AWS Glue Data Catalog

The AWS Glue Data Catalog is an index to the location, schema, and runtime metrics of your data; it contains references to the underlying data sources. Information in the Data Catalog tables are stored as metadata tables, with each table specifying a single data store. Typically, you run a crawler to inventory the data in your data stores.

AWS Glue offers several ways to create a table within the data catalog, using the AWS Console and the “Create Table Wizard”, the AWS Glue Crawler, or directly as a DDL statement within Athena Query Editor.

Regardless of how the tables are created, the tables creation process registers the dataset with Athena.
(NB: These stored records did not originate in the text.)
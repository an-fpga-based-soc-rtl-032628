// cordic_atan2: fully pipelined two-argument arctangent, atan2(y, x).
//
// It gives the nominal bearing h(theta,k) = atan(y_t - y_o, x_t - x_o) of the
// measurement model. Stage 0 rotates vectors in the left half-plane by pi
// (x, y -> -x, -y) and presets the angle to +pi or -pi. Stages 1..STAGES are
// CORDIC vectoring micro-rotations that drive y to zero while accumulating
// +-atan(2^-i) from the table in aco_pkg. The angle is returned in Q3.29
// radians in (-pi, pi]; atan2(0, 0) is 0. Inputs are signed integers of
// IN_W bits (any fixed-point scale, the same for x and y); internally they are
// sign-extended to W bits to absorb the CORDIC gain of about 1.65.
// Timing: one operand pair per clock; the result appears STAGES+1 clocks after
// `in_valid`, with `out_valid`. Using CORDIC is this design's choice.
module cordic_atan2 #(
  parameter int IN_W   = 34,
  parameter int W      = 36,
  parameter int STAGES = 30
) (
  input  logic                   clk,
  input  logic                   rst_n,
  input  logic                   in_valid,
  input  logic signed [IN_W-1:0] x,
  input  logic signed [IN_W-1:0] y,
  output logic                   out_valid,
  output logic signed [31:0]     angle
);
  import aco_pkg::*;

  logic signed [W-1:0] xs [STAGES+1];
  logic signed [W-1:0] ys [STAGES+1];
  logic signed [32:0]  zs [STAGES+1];
  logic                vs [STAGES+1];

  // Stage 0: quadrant pre-rotation into the right half-plane.
  always_ff @(posedge clk or negedge rst_n) begin
    if (!rst_n) begin
      vs[0] <= 1'b0;
      xs[0] <= '0;
      ys[0] <= '0;
      zs[0] <= '0;
    end else begin
      vs[0] <= in_valid;
      if (x < 0) begin
        xs[0] <= -W'(x);
        ys[0] <= -W'(y);
        zs[0] <= (y >= 0) ? 33'(PI_Q29) : -33'(PI_Q29);
      end else begin
        xs[0] <= W'(x);
        ys[0] <= W'(y);
        zs[0] <= '0;
      end
    end
  end

  // Stages 1..STAGES: vectoring micro-rotations.
  for (genvar i = 0; i < STAGES; i++) begin : g_stage
    always_ff @(posedge clk or negedge rst_n) begin
      if (!rst_n) begin
        vs[i+1] <= 1'b0;
        xs[i+1] <= '0;
        ys[i+1] <= '0;
        zs[i+1] <= '0;
      end else begin
        vs[i+1] <= vs[i];
        if (ys[i] >= 0) begin
          xs[i+1] <= xs[i] + (ys[i] >>> i);
          ys[i+1] <= ys[i] - (xs[i] >>> i);
          zs[i+1] <= zs[i] + 33'(ATAN_TAB[i]);
        end else begin
          xs[i+1] <= xs[i] - (ys[i] >>> i);
          ys[i+1] <= ys[i] + (xs[i] >>> i);
          zs[i+1] <= zs[i] - 33'(ATAN_TAB[i]);
        end
      end
    end
  end

  // The accumulated angle always lies within +-(pi + 1.75) < 2^32 LSBs of Q3.29;
  // bring results just outside (-pi, pi] back by 2*pi.
  logic signed [32:0] z_out;
  always_comb begin
    z_out = zs[STAGES];
    if (z_out > 33'(PI_Q29))       z_out = z_out - TWO_PI_Q29;
    else if (z_out <= -33'(PI_Q29)) z_out = z_out + TWO_PI_Q29;
  end

  assign out_valid = vs[STAGES];
  assign angle     = 32'(z_out);
endmodule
This registration occurs in the AWS Glue Data Catalog and enables Athena to run queries on the data.

Whichever option you choose, all three options create a table with which we can later connect to Exasol Virtual Schema. So, choose one of the three options that suits you the most. But first of all, we need to generate the source for our meta tables, which is a database within the data catalog.

Creating data catalog database

Sign in again to the AWS Management Console and open the AWS Glue Data Catalog.

Create a database

Choose “Add database”, enter a database name and finally click on the “Create database” button. In the AWS Glue data catalog, the database has now been successfully created.

Databases

There exist several options to create a data catalog table in AWS Athena:

  • AWS Glue Table Wizard
  • AWS Glue Crawler
  • AWS Athena DDL Statement

For the purpose of this workshop we will concentrate on using the Table Wizard approach. For the other approaches you will find example steps at the end of this chapters as a reference - in section Appendix. Whichever method you choose. Table Wizard offers the easiest way to create tables in the AWS Glue data catalog.

Creating data catalog table using “Table Wizard”

Just choose “Table” from the left-side menu and follow the instructions. The following screenshots give a small impression of how the creation of a simple CSV table could look like. Give the table the very same name as the file name, except for the .csv

Table Wizard

After specifing a table name you have to add the schema, add the nine rows of the table as shown below.

Add schema entry

Finish the wizard. As a result, you have a new table in the previously created database. If you go back to the tables’ list in AWS Glue and click Table Data for your table, you should see that AWS Athena can query the table and display the table’s content.